In comparison, the 4D URANS whole rotor simulation is more accurate compared to 3D RANS single blade simulation with periodic boundary conditions, in terms of power output, as shown in
Figure 27. Moreover, the results show clearly that changing the twist angle may not deliver better aerodynamic performance if the design does not have prominent enough 3D stall delay. However, the second approach in which the individual trailing edges are modified shows guaranteed significant improvement in power output.
5. Conclusions
The automated design optimization process and the associated toolbox presented in this work show that they can be used to solve complicated blade design optimization problems without human intervention. This is demonstrated by the higher final overall lift-to-drag ratio. The main benefit of using this approach is that it can consider 3D aerodynamic effects such as 3D stall delay, 3D parametric modeling, and physics-based optimization. This opens up many possibilities to improve existing methods and blades by introducing multi-objective and multi-physics optimization methods using different optimization schemes, both deterministic and stochastic.
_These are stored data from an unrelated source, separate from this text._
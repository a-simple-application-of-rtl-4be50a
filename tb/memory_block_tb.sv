// memory_block_tb: self-checking test of the word memory.
//
// Writes and reads random addresses, often in the same cycle, and compares
// every read with a shadow array kept in the testbench. Checks the one-cycle
// read latency, that the read data holds between reads, and that a read of
// the address being written returns the old word.
module memory_block_tb;
  localparam int W = 8, D = 16, AW = $clog2(D);
  logic clk = 1'b0;
  logic we = 1'b0, re = 1'b0;
  logic [AW-1:0] waddr = '0, raddr = '0;
  logic [W-1:0] wdata = '0, rdata;
  logic [W-1:0] shadow [D];
  int checks = 0, failures = 0, collisions = 0;

  memory_block #(.WIDTH(W), .DEPTH(D)) dut (.*);

  always #5 clk = ~clk;

  task automatic check(input logic cond, input string what);
    checks++;
    if (!cond) begin
      failures++;
      $display("FAIL %s at %0t", what, $time);
    end
  endtask

  initial begin
    #1000000;
    failures++;
    $display("watchdog expired");
    $display("TB_RESULT checks=%0d failures=%0d", checks, failures);
    $finish;
  end

  initial begin
    logic [W-1:0] expect_q, last_read;
    logic pending;
    // fill every word first so all reads are defined
    for (int a = 0; a < D; a++) begin
      @(negedge clk);
      we = 1'b1; waddr = AW'(a); wdata = W'($urandom); shadow[a] = wdata;
    end
    @(negedge clk); we = 1'b0;
    pending = 1'b0;
    last_read = '0;
    for (int i = 0; i < 4000; i++) begin
      @(negedge clk);
      // result of the previous cycle's read
      if (pending) begin
        check(rdata == expect_q, "read data");
        last_read = expect_q;
      end else if (i > 0) begin
        check(rdata == last_read, "read data held without re");
      end
      we = ($urandom % 2) != 0;
      re = ($urandom % 3) != 0;
      waddr = AW'($urandom);
      raddr = ($urandom % 4 == 0) ? waddr : AW'($urandom);
      wdata = W'($urandom);
      if (re) expect_q = shadow[raddr];   // old contents on a collision
      if (we && re && waddr == raddr) collisions++;
      pending = re;
      @(posedge clk); #1;
      if (we) shadow[waddr] = wdata;
    end
    check(collisions > 0, "read/write collision exercised");
    $display("TB_RESULT checks=%0d failures=%0d", checks, failures);
    $finish;
  end
endmodule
It can also include fluid–structure interaction (FSI) and combined aerodynamic and structural dynamic optimizations.
It was found that the 4D URANS whole rotor simulation in the second approach generates more accurate results than the 3D RANS single blade simulation with periodic boundary conditions in the first one.
By comparing the two approaches, we include that even if the 3D rotational flow plays some kind of role in contributing to the overall aerodynamic performance, modifying the twist angle may not always be sufficient to generate a better outcome since the twist angle or angle of attack of each section has been originally carefully designed for that specific working condition without significant 3D stall delay. On the other hand, the second approach shows greater potential in optimizing the aerodynamic performance with shape modification in the near-trailing-edge region of each blade cross section.